Published: Wednesday 03 October 2007


Name

Simon


Location

Cumbria


Occupation

IT


Comment

Spot on !

There is one aspect you failed to mention though - the risk avoidance strategy that underpins the whole problem.

Take a real example, I'm a private pilot and find that more and more airfields implement a blanket "hi vis when airside" rule. No if, buts, or discussions of risk - that's the rule. Never mind that I have yet to find out about just ONE accident cause by an aircraft hitting someone because of lack of visibility. NOT ONE, ever, anywhere around the world - or at least not one that anyone has been able to tell me about.

I claim no originality for describing this as the South Sea Islands Syndrome. When the US set up a base in the South Sea islands, the natives saw that men came and cut down trees, put up a tower building, and gabbled into a microphone. In response, big silver birds arrived and left goodies like sweets and cigarettes. When the war was over, the US shut up and went home, the tower decayed and the trees grew again on the runway. The Islanders figured that it was the trees that put off the big silver birds, so they cleared the trees, built a new tower, made a wooden microphone - but the bird didn't come.
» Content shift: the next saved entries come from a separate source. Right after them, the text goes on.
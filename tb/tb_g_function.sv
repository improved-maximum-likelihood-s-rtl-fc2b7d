// Sweeps the argument of g over [0, 300] and beyond. For each X it computes
// here ln I0(X) (by numerical integration of I0(x) = (1/pi) * integral of
// exp(x cos t) over [0, pi], scaled by exp(-x)), the chord through the two
// breakpoints around X, and the expected interval index; g must match the
// chord within 0.01, the index exactly, and over [0, 256] the mean square
// error against ln I0 must be below 1e-3.
module tb_g_function;
  logic [31:0] x;
  logic signed [47:0] g;
  logic [2:0] seg;
  int checks = 0, failures = 0;

  g_function dut (.*);

  initial begin
    #10000000;
    failures++;
    $display("FAIL: watchdog");
    $display("TB_RESULT checks=%0d failures=%0d", checks, failures);
    $finish;
  end

  function automatic real rabs(real v);
    return (v < 0.0) ? -v : v;
  endfunction

  // ln I0 by the trapezoidal rule (very accurate for periodic integrands)
  function automatic real ln_i0_int(real xv);
    real s = 0.0;
    int n = 400;
    for (int i = 0; i <= n; i++) begin
      real t, w;
      t = 3.14159265358979 * real'(i) / real'(n);
      w = (i == 0 || i == n) ? 0.5 : 1.0;
      s += w * $exp(xv * ($cos(t) - 1.0));
    end
    return xv + $ln(s / real'(n));
  endfunction

  function automatic real bp(int j);
    return (j == 0) ? 0.0 : real'(1 << j);
  endfunction

  initial begin
    real se = 0.0;
    int  ns = 0;
    for (int n = 0; n < 1400; n++) begin
      real xv, gr, chord, lo, hi;
      int  j;
      if (n < 1200) xv = real'(n) * 0.25;             // 0 .. 300 in steps of 1/4
      else          xv = real'($urandom_range(300, 20000)) + real'($urandom_range(0, 255)) / 256.0;
      x = 32'($rtoi(xv * 256.0));
      xv = real'(x) / 256.0;
      #1;
      j = 0;
      for (int k = 1; k < 8; k++) if (xv >= bp(k)) j = k;
      lo = ln_i0_int(bp(j));
      hi = ln_i0_int(bp(j + 1));
      chord = lo + (hi - lo) * (xv - bp(j)) / (bp(j + 1) - bp(j));
      gr = real'(g) / 65536.0;
      checks += 2;
      if (int'(seg) != j) begin failures++; $display("FAIL: X=%f interval %0d expected %0d", xv, seg, j); end
      if (rabs(gr - chord) > 0.01 + 1.0e-5 * xv) begin failures++; $display("FAIL: X=%f g=%f expected %f", xv, gr, chord); end
      if (xv <= 256.0) begin
        real d;
        d = gr - ln_i0_int(xv);
        se += d * d;
        ns++;
      end
    end
    checks++;
    $display("mean square error over [0,256]: %g", se / real'(ns));
    if (se / real'(ns) >= 1.0e-3) begin failures++; $display("FAIL: mean square error %g", se / real'(ns)); end
    $display("TB_RESULT checks=%0d failures=%0d", checks, failures);
    $finish;
  end
endmodule
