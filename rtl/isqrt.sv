// Sequential integer square root: root = floor(sqrt(radicand)).
//
// Digit-by-digit (restoring) method, one result bit per cycle, most
// significant first. A `start` pulse loads the radicand; `done` is high for
// one cycle, HW + 1 cycles after the start cycle (HW = W/2 rounded up), with `root` valid and held
// until the next start. `busy` is high in between. A start while busy
// restarts the computation.
module isqrt #(
  parameter int unsigned W  = 52,
  localparam int unsigned HW = (W + 1) / 2
) (
  input  logic           clk,
  input  logic           rst_n,
  input  logic           start,
  input  logic [W-1:0]   radicand,
  output logic [HW-1:0]  root,
  output logic           busy,
  output logic           done
);

  localparam int unsigned EW = 2 * HW;
  localparam int unsigned SW = $clog2(HW + 1);

  logic [EW-1:0] rem_bits;   // radicand bits not yet consumed
  logic [HW+1:0] rem;        // partial remainder
  logic [SW-1:0] steps;
  logic [HW+1:0] trial;
  logic [HW+1:0] shifted;

  always_comb begin
    shifted = {rem[HW-1:0], rem_bits[EW-1 -: 2]};
    trial   = {root, 2'b01};
  end

  always_ff @(posedge clk) begin
    if (!rst_n) begin
      rem_bits <= '0;
      rem      <= '0;
      root     <= '0;
      steps    <= '0;
      busy     <= 1'b0;
      done     <= 1'b0;
    end else begin
      done <= 1'b0;
      if (start) begin
        rem_bits <= EW'(radicand);
        rem      <= '0;
        root     <= '0;
        steps    <= SW'(HW);
        busy     <= 1'b1;
      end else if (busy) begin
        rem_bits <= rem_bits << 2;
        if (shifted >= trial) begin
          rem  <= shifted - trial;
          root <= {root[HW-2:0], 1'b1};
        end else begin
          rem  <= shifted;
          root <= {root[HW-2:0], 1'b0};
        end
        steps <= steps - 1'b1;
        if (steps == SW'(1)) begin
          busy <= 1'b0;
          done <= 1'b1;
        end
      end
    end
  end

endmodule
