// Sample strobes of the modem.
//
// `tx_en` is high for one cycle every CLKS_PER_SAMPLE clock cycles: it is the
// DAC sample rate fs. `rx_en` is high together with every ADC_DIV-th `tx_en`:
// it is the ADC sample rate f_ADC = fs / ADC_DIV. With the default of one
// clock per sample the modem clock is fs itself. The ratio ADC_DIV = 2
// between the two rates follows the design; deriving both from one counter
// chain, and the clock-to-sample ratio, are this design's choices.
module sample_timer #(
  parameter int unsigned CLKS_PER_SAMPLE = 1,
  parameter int unsigned ADC_DIV         = sfsk_pkg::ADC_DIV,
  localparam int unsigned CW = (CLKS_PER_SAMPLE > 1) ? $clog2(CLKS_PER_SAMPLE) : 1,
  localparam int unsigned DW = (ADC_DIV > 1) ? $clog2(ADC_DIV) : 1
) (
  input  logic clk,
  input  logic rst_n,
  output logic tx_en,
  output logic rx_en
);

  logic [CW-1:0] clk_cnt;
  logic [DW-1:0] div_cnt;

  assign tx_en = (clk_cnt == CW'(CLKS_PER_SAMPLE - 1));
  assign rx_en = tx_en && (div_cnt == DW'(ADC_DIV - 1));

  always_ff @(posedge clk) begin
    if (!rst_n) begin
      clk_cnt <= '0;
      div_cnt <= '0;
    end else begin
      clk_cnt <= tx_en ? '0 : clk_cnt + 1'b1;
      if (tx_en)
        div_cnt <= rx_en ? '0 : div_cnt + 1'b1;
    end
  end

endmodule
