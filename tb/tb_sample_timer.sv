// Checks the strobe spacing of the sample timer at its default (every clock,
// ADC every 2nd) and at 3 clocks per sample with ADC_DIV 4.
module tb_sample_timer;
  logic clk = 0, rst_n = 0;
  logic tx_a, rx_a, tx_b, rx_b;
  int checks = 0, failures = 0;

  sample_timer dut_a (.clk, .rst_n, .tx_en(tx_a), .rx_en(rx_a));
  sample_timer #(.CLKS_PER_SAMPLE(3), .ADC_DIV(4)) dut_b (.clk, .rst_n, .tx_en(tx_b), .rx_en(rx_b));
  always #5 clk = ~clk;

  initial begin
    repeat (10000) @(posedge clk);
    failures++;
    $display("FAIL: watchdog");
    $display("TB_RESULT checks=%0d failures=%0d", checks, failures);
    $finish;
  end

  task automatic chk(bit ok, string what);
    checks++;
    if (!ok) begin failures++; $display("FAIL: %s", what); end
  endtask

  initial begin
    int n = 0, last_ta = -1, last_ra = -1, last_tb = -1, last_rb = -1;
    int cnt_ta = 0, cnt_ra = 0, cnt_tb = 0, cnt_rb = 0;
    repeat (3) @(posedge clk);
    rst_n <= 1;
    @(posedge clk);
    for (n = 0; n < 240; n++) begin
      @(negedge clk);
      if (tx_a) begin if (last_ta >= 0) chk(n - last_ta == 1, "tx_a spacing"); last_ta = n; cnt_ta++; end
      if (rx_a) begin if (last_ra >= 0) chk(n - last_ra == 2, "rx_a spacing"); chk(tx_a, "rx_a without tx_a"); last_ra = n; cnt_ra++; end
      if (tx_b) begin if (last_tb >= 0) chk(n - last_tb == 3, "tx_b spacing"); last_tb = n; cnt_tb++; end
      if (rx_b) begin if (last_rb >= 0) chk(n - last_rb == 12, "rx_b spacing"); chk(tx_b, "rx_b without tx_b"); last_rb = n; cnt_rb++; end
    end
    chk(cnt_ta == 240 && cnt_ra == 120, $sformatf("default strobe counts %0d %0d", cnt_ta, cnt_ra));
    chk(cnt_tb == 80 && cnt_rb == 20, $sformatf("slow strobe counts %0d %0d", cnt_tb, cnt_rb));
    $display("TB_RESULT checks=%0d failures=%0d", checks, failures);
    $finish;
  end
endmodule
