// One period of a sine wave stored as a read-only table of LEN samples.
//
// Entry i holds round(AMP * sin(2*pi*i/LEN)), signed, WIDTH bits, with
// AMP = 2^(WIDTH-1) - 1. The table is computed at elaboration, so a change of
// LEN or WIDTH regenerates it. Two independent asynchronous read ports serve
// the sine and cosine outputs of a synthesizer (the cosine reads the same
// table a quarter period ahead). The 656 x 16-bit size is the design's
// default table; the two-port arrangement is this design's choice.
module sine_lut #(
  parameter int unsigned LEN   = 656,
  parameter int unsigned WIDTH = 16,
  localparam int unsigned AW   = $clog2(LEN)
) (
  input  logic [AW-1:0]            addr_a,
  input  logic [AW-1:0]            addr_b,
  output logic signed [WIDTH-1:0]  data_a,
  output logic signed [WIDTH-1:0]  data_b
);

  typedef logic signed [WIDTH-1:0] table_t [LEN];

  function automatic table_t make_table();
    table_t t;
    real amp;
    amp = real'((1 << (WIDTH - 1)) - 1);
    for (int i = 0; i < LEN; i++)
      t[i] = WIDTH'($rtoi($floor(amp * $sin(2.0 * 3.14159265358979323846 * real'(i) / real'(LEN)) + 0.5)));
    return t;
  endfunction

  localparam table_t TABLE = make_table();

  assign data_a = (int'(addr_a) < LEN) ? TABLE[addr_a] : '0;
  assign data_b = (int'(addr_b) < LEN) ? TABLE[addr_b] : '0;

endmodule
What was wrong ? They didn't understand the process - they see the actions and the results, but not the process. They simply replicated the actions in complete ignorance - and it's the same in many business areas. Managers see what other people do - in the context of the article, they see that places with hi-vis etc rules have good accident figures so they copy the rules without understanding the process of risk assessment that underpins it. As a result, rules get implemented that in some cases are counterproductive, and in any case have no safety justification.

Last time I mentioned this in the context of the article, the response was "so we have to wait until someone dies before you'll do anything ?" Usually followed by the argument that "the rules" are all that's prevented <something> from happening already.

This is the "pink custard & elephants" argument. Man see his neighbour painting the fence with pink custard. "What's that for ?" he asks. Neighbour replies that it's to keep the elephants away. "But there are no elephants around here !" gets the response "See, it works."

I've even read a quote from a Health & Safety Commission member that is summed up by "We're fed up of H&S being used as an excuse not to do things".